Tuesday, 20 February 2018

Other Interesting Cars From My Aussie Days

WHEN I was a teenager our family lived mostly in Australia, which meant that by the 1960s there was a good mix of British & American cars to choose from.Of course, the most popular models were Holden & Falcon, home grown for the most part, taking styling ideas from their parent company in Detroit. An early Holden is a visible prop in the TV series A Place To Call Home,  which is set just outside Sydney in the Fifties. As you can see, it looked very much like big brother Chevrolets.
Falcons had a more modern appearance by the time they came onto the market about 10 years after the Holden, and progressed from the ponton look of Holden into a more integrated shape, thereby doing away with the engine bulge, fender shapes & curved trunk into a 3 box design that would last for many decades until the rise of the CUV of today.
The evolution of car shapes is a very interesting one, beginning as they did from a horseless carriage with a motor, to the powerful, safe & quite efficient car of today.
The trunk was literally that in early days - a luggage receptacle strapped to the back of the car in the US, but the British term "boot" predates "trunk", going back to the 18th century where footmen of wealthy households did double duty as coachmen, and, due to the undeveloped nature of roads those days, need boots for the coach.
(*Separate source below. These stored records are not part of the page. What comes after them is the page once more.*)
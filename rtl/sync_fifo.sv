// sync_fifo: the EBP Command FIFO. A synchronous first-in first-out queue that
// holds prefetch commands between the memory-mapped registers and the
// Request Engine, so that software can post several bulk prefetches (32 in
// the default configuration) and carry on while they are served in order.
//
// Interface: push when push_valid && push_ready (push_ready = not full);
// the head is visible on pop_data while pop_valid (= not empty) and is
// removed by pop (ignored when empty). count gives the number of entries.
// Timing: a pushed entry is visible at the head the cycle after the push;
// push and pop may happen in the same cycle, also when full.
// The depth comes from the evaluated configuration; the storage as a circular
// buffer with read/write pointers is this design's choice.
module sync_fifo #(
  parameter type         T     = logic [7:0],
  parameter int unsigned DEPTH = 32
) (
  input  logic                       clk,
  input  logic                       rst_n,
  input  logic                       push_valid,
  output logic                       push_ready,
  input  T                           push_data,
  output logic                       pop_valid,
  input  logic                       pop,
  output T                           pop_data,
  output logic [$clog2(DEPTH+1)-1:0] count
);
  localparam int unsigned PW = (DEPTH > 1) ? $clog2(DEPTH) : 1;

  T                          mem_q [DEPTH];
  logic [PW-1:0]             rd_q, wr_q;
  logic [$clog2(DEPTH+1)-1:0] cnt_q;

  logic do_push, do_pop;

  assign pop_valid  = (cnt_q != '0);
  assign push_ready = (cnt_q != DEPTH[$clog2(DEPTH+1)-1:0]) || pop;
  assign do_pop     = pop && pop_valid;
  assign do_push    = push_valid && push_ready;
  assign pop_data   = mem_q[rd_q];
  assign count      = cnt_q;

  function automatic logic [PW-1:0] incr(input logic [PW-1:0] p);
    return (p == PW'(DEPTH - 1)) ? '0 : p + 1'b1;
  endfunction

  always_ff @(posedge clk or negedge rst_n) begin
    if (!rst_n) begin
      rd_q  <= '0;
      wr_q  <= '0;
      cnt_q <= '0;
    end else begin
      if (do_push) wr_q <= incr(wr_q);
      if (do_pop)  rd_q <= incr(rd_q);
      case ({do_push, do_pop})
        2'b10:   cnt_q <= cnt_q + 1'b1;
        2'b01:   cnt_q <= cnt_q - 1'b1;
        default: ;
      endcase
    end
  end

  always_ff @(posedge clk) begin
    if (do_push) mem_q[wr_q] <= push_data;
  end

  // The count never exceeds the depth.
  a_count_bound: assert property (@(posedge clk) disable iff (!rst_n)
    cnt_q <= DEPTH[$clog2(DEPTH+1)-1:0]);
endmodule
These were stored in the "boot locker" attached to rear of the coach. Gradually, the "locker" bit was dropped to become just "boot" as is used today.
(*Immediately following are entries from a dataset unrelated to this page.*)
// tb_sync_fifo: self-checking test of the command FIFO at its default depth
// (32). A reference queue models the expected contents; random pushes and pops
// are applied, and the head, count, full/empty flags and ordering are compared
// every cycle. It also fills the FIFO to the brim and checks that a push is
// refused when full and accepted when a pop happens in the same cycle.
`timescale 1ns/1ps
module tb_sync_fifo;
  localparam int DEPTH = 32;
  logic clk = 0, rst_n = 0;
  always #5 clk = ~clk;

  logic        push_valid, push_ready, pop_valid, pop;
  logic [15:0] push_data, pop_data;
  logic [$clog2(DEPTH+1)-1:0] count;
  int checks = 0, failures = 0;

  sync_fifo #(.T(logic [15:0]), .DEPTH(DEPTH)) dut (.*);

  logic [15:0] model[$];

  task automatic check(input bit ok, input string what);
    checks++;
    if (!ok) begin
      failures++;
      $display("FAIL %s @%0t", what, $time);
    end
  endtask

  task automatic step(input bit pv, input logic [15:0] pd, input bit pp);
    bit acc;
    push_valid = pv; push_data = pd; pop = pp;
    #1;
    check(count == model.size(), "count");
    check(pop_valid == (model.size() != 0), "pop_valid");
    check(push_ready == (model.size() < DEPTH || pp), "push_ready");
    if (model.size() != 0) check(pop_data == model[0], "head");
    acc = pv && push_ready;
    @(posedge clk);
    if (pp && model.size() != 0) void'(model.pop_front());
    if (acc) model.push_back(pd);
    #1;
  endtask

  initial begin
    push_valid = 0; pop = 0; push_data = 0;
    repeat (3) @(posedge clk);
    rst_n = 1;
    @(posedge clk); #1;
    // random traffic
    for (int i = 0; i < 2000; i++)
      step($urandom_range(0, 99) < 60, 16'($urandom), $urandom_range(0, 99) < 45);
    // fill completely
    while (model.size() < DEPTH) step(1, 16'($urandom), 0);
    pop = 0; push_valid = 0; #1;
    check(!push_ready, "full refuses push");
    step(1, 16'hBEEF, 0);               // refused
    check(model.size() == DEPTH, "still full");
    step(1, 16'hCAFE, 1);               // push+pop when full
    check(model[DEPTH-1] == 16'hCAFE, "push with pop when full");
    while (model.size() != 0) step(0, 0, 1);
    check(!pop_valid && count == 0, "empty at end");
    $display("TB_RESULT checks=%0d failures=%0d", checks, failures);
    $finish;
  end

  initial begin
    repeat (20000) @(posedge clk);
    failures++;
    $display("watchdog expired");
    $display("TB_RESULT checks=%0d failures=%0d", checks, failures);
    $finish;
  end
endmodule
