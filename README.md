# Grain v.1 and Trivium stream-cipher cores with parallel key/IV loading, and SABL cell models

Grain v.1 and Trivium are two small hardware stream ciphers. Each keeps its whole
state in feedback shift registers (FSRs) and gives one keystream bit per update.
Such a core is open to differential power analysis (DPA). An attacker who can resend
chosen IVs under a fixed key records the supply current during initialisation, and
that current follows the data held in the flip-flops and gates.
This RTL takes the countermeasures that can be stated at logic level:

* **Parallel key/IV loading.** Every state bit has a 2:1 selector in front of its
  flip-flop, so key and IV enter the whole state on one clock edge. A bit-serial load
  would leak the key one bit at a time, which a simple power analysis could read.
* **Bit-serial cores by default.** One update per clock, with a `RADIX` parameter
  that unrolls the update for more bits per clock. Throughput is `f x RADIX`, so
  5 Mbit/s per core at 5 MHz and `RADIX = 1`.
* **Behavioural models of the SABL cells.** SABL (sense-amplifier based logic) is a
  dual-rail precharge logic style, and the ciphers are meant to be built from it at
  transistor level. The models let the SABL signalling protocol be simulated: in
  every cycle exactly one wire of each signal pair falls and rises, whatever the
  data. That protocol is why SABL consumes the same charge in every cycle.

The ciphers themselves are written as ordinary single-rail synthesizable logic. A
dual-rail SABL netlist, balanced routing, clock buffering and any power figures are
transistor-level matters. They are not part of this RTL.

## Files

| file | contents |
|---|---|
| `rtl/grain_pkg.sv` | Grain v.1 sizes, feedback functions f, g, filter h, keystream z, one-step update, load value |
| `rtl/trivium_pkg.sv` | Trivium sizes, one-step update, keystream z, load value |
| `rtl/fsr_load_reg.sv` | FSR flip-flops, each behind a three-NAND2 load/shift selector |
| `rtl/fsr_init_ctrl.sv` | phase sequencer: load, initialisation, keystream |
| `rtl/grain_core.sv` | Grain v.1 core |
| `rtl/trivium_core.sv` | Trivium core |
| `rtl/sabl_nand2.sv`, `rtl/sabl_xor2.sv`, `rtl/sabl_dff.sv` | behavioural models of the SABL NAND2/AND2, XOR2/XNOR2 and D flip-flop |
| `rtl/fsr_ciphers_top.sv` | top: both cores and the three SABL cell models side by side |
| `tb/cipher_ref_pkg.sv` | reference models of both ciphers, used by the testbenches |
| `tb/tb_*.sv` | one self-checking testbench per module |

## The cipher state and how it is indexed

The hardest part to get right is the bit numbering. Both packages use one convention.
Bit `j` of a register vector holds the sequence element `x_(i+j)` at time `i`.
Bit 0 is the oldest bit and leaves first. Every clock the register shifts towards
bit 0, and the feedback bit enters at the top. The equations below can be read
straight off the RTL in that form.

**Grain v.1** (`grain_pkg`): there is an 80-bit LFSR `s` and an 80-bit NLFSR `b`.

    s_(i+80) = s_(i+62) ^ s_(i+51) ^ s_(i+38) ^ s_(i+23) ^ s_(i+13) ^ s_i
    b_(i+80) = s_i ^ g(b)          (linear taps 0,9,14,21,28,33,37,45,52,60,62 plus 11 product terms)
    h        = h(s_(i+3), s_(i+25), s_(i+46), s_(i+64), b_(i+63))
    z_i      = b_(i+1) ^ b_(i+2) ^ b_(i+4) ^ b_(i+10) ^ b_(i+31) ^ b_(i+43) ^ b_(i+56) ^ h

Load: `b_j = k_j` for all 80 bits; `s_j = IV_j` for j < 64; `s_64..s_79 = 1`.
Then 160 updates follow with `z` XORed into both feedback bits and no output.

**Trivium** (`trivium_pkg`): registers A, B and C have 93, 84 and 111 bits.

    a_(i+93)  = a_(i+24) ^ c_i ^ c_(i+1)c_(i+2) ^ c_(i+45)
    b_(i+84)  = b_(i+6)  ^ a_i ^ a_(i+1)a_(i+2) ^ a_(i+27)
    c_(i+111) = c_(i+24) ^ b_i ^ b_(i+1)b_(i+2) ^ b_(i+15)
    z_i       = a_i ^ b_i ^ c_i ^ a_(i+27) ^ b_(i+15) ^ c_(i+45)

Load: `a_(92-j) = k_j`, `b_(83-j) = IV_j`, `c_0 = c_1 = c_2 = 1`, and every other bit
0\. Then 1152 updates (four times the 288-bit state) follow with no output.

Many descriptions of Trivium number the state `s1..s288` instead. The two
numberings match as follows: `a_j = s_(93-j)`, `b_j = s_(177-j)` and
`c_j = s_(288-j)`. The testbench reference model uses the `s1..s288` form, so the
two numberings are checked against each other.

**Port bit order.** `key[j]` is `k_j` and `iv[j]` is `IV_j`. A hexadecimal key
such as `80..0` is the 80-bit number `key[79:0]`. With the usual byte packing
(keystream bytes collected least significant bit first), the cores reproduce the
published all-zero key/IV test vectors:

* Grain v.1 gives `dee931cf1662a72f77d0`.
* Trivium gives `fbe0bf265859051b517a2e4e239fc97f...`.

Both testbenches check these values.

## Parallel loading register (`fsr_load_reg`)

Each bit is `q <= NAND(NAND(d_load, load), NAND(d_shift, shift))`. That is three
two-input NAND gates per flip-flop, written out gate by gate. The control is a single
line, `load_n_shift`: 0 loads and 1 shifts. Its complement drives the load-side
NAND. The feedback logic sits outside the register: each core computes the whole
next state and presents it on `d_shift`.

The state flip-flops have no reset. A parallel load is the only way they are
initialised, and the keystream is marked invalid until a load and a full
initialisation have taken place.

## Phase sequencing and timing (`fsr_init_ctrl`, the cores)

```
clock edge     :  E0 (load=1)   E1 ... E_N          E_(N+1) ...
state          :  <- key/IV     N updates with       keystream updates
init_busy      :  0 -> 1 ...................... 1 -> 0
ks_valid       :  0 ............................ 1 ......
```

* `N = INIT_CLOCKS / RADIX`. That is 160 clocks for Grain and 1152 for Trivium at
  `RADIX = 1`.
* `ks[RADIX-1:0]` is combinational from the state registers, so it belongs to the
  current clock cycle. `ks[0]` is the earliest bit.
* A `load` pulse is accepted in any phase and restarts the sequence, including
  during initialisation.
* `rst_n` is asynchronous and active low, and it resets only the sequencer.
* There is no stall or enable: as in the reference structure, the registers update
  on every clock.

`RADIX` chains that many copies of the one-step update function inside one clock
(an `always_comb` loop). The allowed range is 1..32 for Grain and 1..64 for Trivium,
and `INIT_CLOCKS` must be a multiple of `RADIX`. Higher radix costs combinational
depth, not state: the registers stay 160 and 288 bits.

## SABL cell models

Every SABL signal travels on two wires, and every clock cycle has two phases:

* **Precharge** (`clk` low): both output nodes of a gate are pulled high.
* **Evaluation** (`clk` high): the differential pull-down network discharges exactly
  one of them.

The models use a domino convention for the inputs. Both rails of an input are 0
during precharge, because they come through inverters from the previous gate's
nodes. During evaluation one rail rises.

| model | outputs in evaluation |
|---|---|
| `sabl_nand2` | `nand_o = ~(a & b)`, `and_o = a & b`; a node discharges only once its path is complete, so the gate waits for late inputs |
| `sabl_xor2` | `xor_o = a ^ b`, `xnor_o = ~(a ^ b)` |
| `sabl_dff` | captures `(d, d_n)` at the rising edge and drives static `q`, `q_n` |

The gate testbenches check data independence directly. They count the edges on the
two output wires and require exactly one fall and one rise per cycle for every input
combination.

These are logic models only. Several things are not modelled:

* charge and current;
* the balancing of the two rails;
* the delayed clocking that softens the current spike at the start of precharge;
* the relative timing of gate evaluation and flip-flop capture in a real SABL
  pipeline.

In the top the three cells are side by side with the ciphers, with their pins
brought out. They are not used inside the cipher cores.

## Top level (`fsr_ciphers_top`)

* **Shared:** `clk` and `rst_n`.
* **Grain:** `grain_load`, `grain_key[79:0]`, `grain_iv[63:0]`,
  `grain_ks[GRAIN_RADIX-1:0]`, `grain_ks_valid` and `grain_init_busy`.
* **Trivium:** the same ports with the `trivium_` prefix, but with an 80-bit IV.
* **SABL cells:** `sabl_a/_n`, `sabl_b/_n`, `sabl_nand_o`, `sabl_and_o`,
  `sabl_xor_o` and `sabl_xnor_o`, then `sabl_d/_n` and `sabl_q/_n`.
* **Parameters:** `GRAIN_RADIX = 1` and `TRIVIUM_RADIX = 1`.

After coarse synthesis with yosys, the default top holds 475 flip-flop bits:

* 160 + 288 are cipher state;
* 2 belong to the SABL flip-flop model;
* the rest are the two sequencers.

## Simulating

Every testbench is self-checking. Each one ends by printing
`TB_RESULT checks=N failures=M` and has a watchdog. For example:

```
verilator --binary --timing --assert -y rtl -y tb \
    rtl/grain_pkg.sv rtl/trivium_pkg.sv tb/cipher_ref_pkg.sv \
    tb/tb_fsr_ciphers_top.sv --top-module tb_fsr_ciphers_top -o sim
obj_dir/sim
```

| testbench | what it covers |
|---|---|
| `tb_fsr_load_reg` | random load/shift selection over 2000 clocks; serial shifting after a load |
| `tb_fsr_init_ctrl` | exact initialisation length (160; 1152 at radix 64 = 18), reload during initialisation and keystream |
| `tb_grain_core` | RADIX 1, 8 and 32 against the reference model, initialisation length, published test vector |
| `tb_trivium_core` | RADIX 1 and 64 against the reference model, initialisation length, published test vector |
| `tb_sabl_*` | precharge/evaluate behaviour, logic function, one fall and one rise per cycle (gates); edge capture (flip-flop) |
| `tb_fsr_ciphers_top` | both cores at default size, run concurrently; the SABL cells are driven every cycle; counts each mechanism |

The key/IV pairs used throughout are the four from the original power experiments:

* K1 = `AA..A`, K2 = `80..0` (80-bit keys);
* IV1 = `55..5`, IV2 = `FF..F`, IV3 = `00..0`, IV4 = `11..1`;
* pairs (K1, IV1), (K1, IV2), (K2, IV3) and (K2, IV4).

Grain uses the 64-bit form of each IV. Random pairs are added on top.

The top-level test runs all four pairs through full initialisation and 128 keystream
bits on both ciphers. It also:

* restarts Trivium in the middle of its initialisation;
* reloads both cores while they are producing keystream.

All of this runs at the default parameters in well under a second.

## Departures and choices made here

* **Grain v.1 initialisation length.** It is 160 clocks. This comes from the Grain
  v.1 cipher definition and is confirmed by the test vector.
* **Single-rail ciphers.** The cores are single-rail logic, not a dual-rail SABL
  netlist. The SABL cells are included only as separate behavioural models.
* **Interface and control.** The load handshake, reset, phase encoding, port bit
  order and `RADIX` unrolling are this design's own choices.
* **No stall or enable.** The cores update on every clock.
* **Not built.** The clock buffer chain and the delayed-clock scheme have no logic
  function and are not built. The clock is an ideal net.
To my mind there is something very attractive about the shape of cars before, say 1955, when cars in North America underwent a dramatic change in appearance - they were usually very outdated underneath, with cart springs, pre-war engines & poor brakes. And perhaps they needed refined chassis far less that European cars, because that was the time when the wonderfully useful Interstate system of wide, divided, gently curving freeways was put in place. So a big, clumsy car with a floaty ride was popular...for a while until Ralph Nader exposed GM shortcuts in his famous book Unsafe At Any Speed  which was an attack upon Chevrolet's attempt at a smaller car - the somewhat Volkswagen mimicking (by having a rear air-cooled engine) Corvair.